# UK Soap and Drama Discussion > Hollyoaks > General >  Fave couple

## lildevil

Who's your Fave Hollyoaks couple?
Becca abd Jake
Frankee and Jack
Liz and Richard
Lisa and Ben
Mandy and Tony
Dani and Russel
Helen and Gordan

----------


## Treacle

Helen & Gordon  :Big Grin:  They're both dead  :Smile:

----------


## lildevil

so there still a couple

----------


## Treacle

No they're not and even if they are I don't see them on Hollyoaks anywhere do you?

----------


## Tamzi

Its not really fair to count them.

I voted Becca and Jake

----------


## phils little sister

i voted Mandy & Tony

----------


## Princess

I voted Becca and Jake. They're made for each other!

----------


## Chris_2k11

Frankie & Jack!

----------


## x Amby x

I Voted for Becca and Jake!
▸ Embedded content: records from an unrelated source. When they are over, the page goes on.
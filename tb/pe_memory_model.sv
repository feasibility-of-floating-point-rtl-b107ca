// pe_memory_model: behavioural model of the memory bank attached to one
// processing element (board SRAM, 2^ADDR_W words of 32 bits).
//
// One access per cycle. A read request (req with rw = 1) in cycle t returns
// the word on rdata in cycle t+1; a write request (rw = 0) stores wdata at
// the clock edge. The testbench acting as host reads and writes the array
// `mem` directly while the PE is held in reset. Counts reads and writes.
module pe_memory_model #(
  parameter int unsigned ADDR_W = 18
) (
  input  logic              clk,
  input  logic              req,
  input  logic              rw,
  input  logic [ADDR_W-1:0] addr,
  input  logic [31:0]       wdata,
  output logic [31:0]       rdata
);
  logic [31:0] mem [2**ADDR_W];
  int unsigned n_reads = 0, n_writes = 0;

  always_ff @(posedge clk) begin
    if (req && rw) begin
      rdata   <= mem[addr];
      n_reads <= n_reads + 1;
    end
    if (req && !rw) begin
      mem[addr] <= wdata;
      n_writes  <= n_writes + 1;
    end
  end
endmodule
They make a great couple, Jake is so fit! lol anyone else think so?

----------


## samantha nixon

i said mandi and tony

----------


## Chris_2k11

Mandy & Tony are one of the worst couples ever! Hollyoaks have completely ruined her character by marrying her off to him!

----------


## Dr. Tangliss

Mandy and Tony.

----------


## lildevil

Becca and Jake are the best couple eva.

----------


## kirsty_g

mandy and tony

----------


## Chris_2k11

I can't believe Mandy & Tony are second!?   :Confused:

----------


## Potato1992

ben and lisa are my favourite couple

----------


## true.moon

mandy and tony get my vote

----------


## Chris_2k11

> mandy and tony get my vote


nooooo, get her back with Luke!

----------


## lildevil

Yer i think that they should bring back Luke and see what happens to Mandy and Tony

----------


## true.moon

that would be a ood storyline

----------


## Chris_2k11

I doubt it would happen though, because he's married now   :Mad:

----------


## true.moon

luke or tony

----------


## di marco

becca and jake

----------


## di marco

> Mandy & Tony are one of the worst couples ever! Hollyoaks have completely ruined her character by marrying her off to him!


i agree chris

----------